What this picture does not represents is what We See from a certain point in space. For Example 1 Jan 2000 at 12.00 hours from Earth. If you want to see what you see at that particular moment from any particular point you have to take the speed of light into consideration.
The same reasoning applies if you want to make this sketch based on observations; you have to take the speed of light into consideration.
Because what you See is the position in the past.
To do this even more accurate one more concept has to be included: The bending of Light.
Why is this picture so important ?
- IMO the most important reason is that this picture is the staring point to perform simulations i.e. to calculate the same sketch ( the position of the galaxies) in the future.
- IMO a second reason is that if you study the Micro Wave Background radiation from a fixed point in this sketch you will not observe
Velocity relative to CMB anisotropy
- The third reason is as a base point to study Special Relativity.
One of my main interests in Astronomy are the movements of planets in our Solar System around the Sun. Specific the movement of the Planet Mercury and what is involved if you want to simulate this.
In order to simulate two things of almost equal importance are:
One of the easiest algorithms to be used is Newton's Law.
- Observations i.e. the positions of the planets involved over a certain period of time
- A Model or algorithm in order to calculate the future positions.
If you want to simulate the positions of planets of our Solar system using Newton's Law 2 things are important:
The question is how do you calculate those ?
- Initial conditions of all the planets and the Sun. This are the positions and velocities of each at a certain moment t0.
- The masses of each.
- The answer is "simple" by using Newton's Law and by using the observations.
In practice this is not so simple.
If you start from scratch, you begin with the Sun and 1 planet and you make an estimate of the initial conditions of both objects and of both masses.
You calculate the positions and an overall error compared with the observations. You repeat the process for example 10 times and you search from those solutions the one with the smallest error
Next you include planet #2 and you repeat the whole process. You calculate an error each time and you search the solution with the smallest error.
Next you include planet #3 etc untill all are done.
Now you have the best estimates of all the initial conditions and masses which closest match observation and you are ready to calculate the positions of any moment in the future.
As mentioned the purpose is to simulate the planet Mercury over a long perod of time. For example 200 Myr. This is roughly equivalent for the time it takes
for the Sun to make one revolution in our Galaxy.
The question is does such a long trip have any special influence on the behaviour of planets of Our Solar System ?
IMO it does:
- First during such a long trip the Sun can encounter and be influenced by different stars. This in turn can influence the planet Mercury.
- Let us exclude this and replace the whole galaxy as one Mass in the centre.
- What we get is a system which is equivalent to a Sun, Earth and Moon configuration. With the Sun being our Galaxy etc.
- The issue is the gravitational fields involved. There are three types: One from the Galaxy, One from the Sun and one from "The planets"
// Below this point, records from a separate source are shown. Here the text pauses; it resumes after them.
// bibs_tpg -- test pattern generator (TPG) for a balanced BISTable kernel.
//
// The input registers R_1..R_n of a kernel are BILBO-style registers. In test
// mode their cells, together with a few extra D flip-flops, form one string of
// flip-flops. Each flip-flop carries a label L_k computed at elaboration time
// by procedure MC_TPG (bibs_pkg::tpg_plan): the flip-flops labelled
// L_1..L_M are a type-1 (external XOR, Fibonacci) maximal-length LFSR whose
// first stage is L_1, and every flip-flop labelled L_k (k > 1) is fed by the
// flip-flop labelled L_(k-1). So a register placed d flip-flops further down
// the string sees the same bits d clock cycles later, which cancels the
// different sequential lengths from the registers to the kernel's output
// cones: every cone then receives a functionally exhaustive pattern set in
// 2^M - 1 clock cycles. Two cells with the same label (a "shared signal") are
// both fed from the same source; labels above M are plain shift-register
// stages. This is the document's construction. The mode set, the seed and
// the hold behaviour of the extra flip-flops in normal mode are this design's
// choices.
//
// Parameters: NREG registers of widths REG_W[0..NREG-1]; NCONE cones with
// sequential lengths SEQ[x][i] (-1, bibs_pkg::NO_DEP, when cone x does not use
// register i+1); POLY = low-order terms of the LFSR polynomial, 0 selects
// bibs_pkg::prim_poly(M). Defaults: the 3 x 4-bit kernel of the document's
// Example 2 (sequential lengths 2, 1, 0; 14 flip-flops, 12-stage LFSR with
// x^12+x^7+x^4+x^3+1).
//
// Ports: d_in / q hold the register cells. Register R_i occupies bits
// [OFF_i + W_i - 1 : OFF_i] with OFF_i the sum of the widths of R_1..R_(i-1);
// cell R_(i,1), the first stage, is the MSB of that field.
//   mode = BM_NORMAL  register cells load d_in, extra flip-flops hold
//   mode = BM_TEST    LFSR / shift-register operation (one pattern per clock)
//   mode = BM_RESET   load the seed: L_1 = 1, every other flip-flop 0
//   mode = BM_SCAN    whole string is a serial shift register, scan_in -> scan_out
// rst_n (asynchronous, active low) also loads the seed. All outputs are
// register outputs; every mode takes effect at the next rising clock edge.
module bibs_tpg
  import bibs_pkg::*;
#(
  parameter int unsigned NREG  = 3,
  parameter width_list_t REG_W = '{4, 4, 4, 0, 0, 0, 0, 0},
  parameter int unsigned NCONE = 1,
  parameter seq_table_t  SEQ   = tab1(row3(2, 1, 0)),
  parameter logic [63:0] POLY  = 64'h0,
  localparam int unsigned TOTW = sum_w(NREG, REG_W),
  localparam tpg_plan_t   PLAN = tpg_plan_all(NREG, REG_W, NCONE, SEQ),
  localparam int          NFF  = int'(PLAN.nff),
  localparam int          M    = int'(PLAN.m)
) (
  input  logic              clk,
  input  logic              rst_n,
  input  bilbo_mode_e       mode,
  input  logic [TOTW-1:0]   d_in,
  input  logic              scan_in,
  output logic [TOTW-1:0]   q,
  output logic              scan_out
);

  localparam logic [63:0] POLY_USED = (POLY != 64'h0) ? POLY : prim_poly(M);

  // Feedback taps, as a mask over string positions: x^M -> L_M, x^e -> L_(M-e).
  function automatic logic [NFF-1:0] tap_mask();
    logic [NFF-1:0] msk = '0;
    msk[plan_src(PLAN, M)] = 1'b1;
    for (int e = 1; e < M; e++)
      if (POLY_USED[e]) msk[plan_src(PLAN, M - e)] = 1'b1;
    return msk;
  endfunction

  localparam logic [NFF-1:0] TAPS = tap_mask();

  initial begin
    assert (PLAN.err == 1'b0)
      else $error("bibs_tpg: kernel description outside the MC_TPG procedure");
    assert (POLY_USED != 64'h0) else $error("bibs_tpg: no polynomial for degree %0d", M);
  end

  logic [NFF-1:0] ff;           // the string; ff[0] is the first flip-flop
  logic [NFF-1:0] test_d;       // next state in test mode
  logic [NFF-1:0] norm_d;       // next state in normal mode
  logic [NFF-1:0] seed;
  logic           fb;

  assign fb = ^(ff & TAPS);

  for (genvar f = 0; f < NFF; f++) begin : g_ff
    localparam int LAB = int'($signed(PLAN.lab[f]));
    localparam int SRC = (LAB > 1) ? plan_src(PLAN, LAB - 1) : 0;
    assign seed[f] = (LAB == 1);
    if (LAB == 1) begin : g_first
      assign test_d[f] = fb;
    end else begin : g_next
      assign test_d[f] = ff[SRC];
    end
  end

  // register cells: map string positions to the flat d_in / q layout
  for (genvar i = 0; i < NREG; i++) begin : g_reg
    localparam int unsigned OFF = sum_w(i, REG_W);
    for (genvar j = 0; j < REG_W[i]; j++) begin : g_cell
      localparam int POS = int'(PLAN.first_ff[i]) + j;
      localparam int unsigned BIT = OFF + REG_W[i] - 1 - j;
      assign q[BIT]       = ff[POS];
      assign norm_d[POS]  = d_in[BIT];
    end
  end

  // extra flip-flops hold their value in normal mode
  for (genvar f = 0; f < NFF; f++) begin : g_extra
    if (!cell_at(f)) begin : g_hold
      assign norm_d[f]  = ff[f];
    end
  end

  function automatic bit cell_at(input int pos);
    bit r = 1'b0;
    for (int i = 0; i < int'(NREG); i++)
      if (pos >= int'(PLAN.first_ff[i]) && pos < int'(PLAN.first_ff[i]) + int'(REG_W[i])) r = 1'b1;
    return r;
  endfunction

  always_ff @(posedge clk or negedge rst_n) begin
    if (!rst_n) begin
      ff <= seed;
    end else begin
      unique case (mode)
        BM_NORMAL: ff <= norm_d;
        BM_TEST:   ff <= test_d;
        BM_RESET:  ff <= seed;
        BM_SCAN:   ff <= {ff[NFF-2:0], scan_in};
      endcase
    end
  end

  assign scan_out = ff[NFF-1];

endmodule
- The center of gravitational field of our Galaxy is considered fixed.
That means the direction of the gravitational field from the Galaxy (As observed bij the Sun)
always points to the center of the Galaxy.
- The center of the gravitational field of the Sun is not fixed, because the Sun moves in our Galaxy.
As such the direction of the gravitational field from the Sun (As observed bij the planets) does not point to the direction of the present position of the Sun but to a point in the past.
- A similar problem exists if you consider the Moon which turns around our Earth.
The effect that the direction of the gravitational field does not point to the present position but to the past is identical as why we see the position (obseved from the Earth) of the Sun in the past.
The issue is are the speeds of both effects identical?
Light is propagated by photons. The gravitational force is propagated by gravitons. Are those speeds identical ?
Why should they be ? What is the physical relation between both concepts ? None ?
That is my opinion.
The interesting part is it is relatif easy to make a simulation of The planet Mercury including the famous 43 arcsec movement when you assume that the speed of gravitation is 100 * c and when you take the speed of the Sun into consideration.
What you can learn from such an exercise that this 43 arcsec angle is not constant.
Why is this sketch so important to study Special Relativity ?
IMO there are many reasons.
- First of all what does this sketch represents ?
More or less the same as I have identified in My"Historical Overview #1"
What you see is a 3D grid of fixed length rods. At each of the cross sections of those rods there is a clock. All the clocks run symultaneous.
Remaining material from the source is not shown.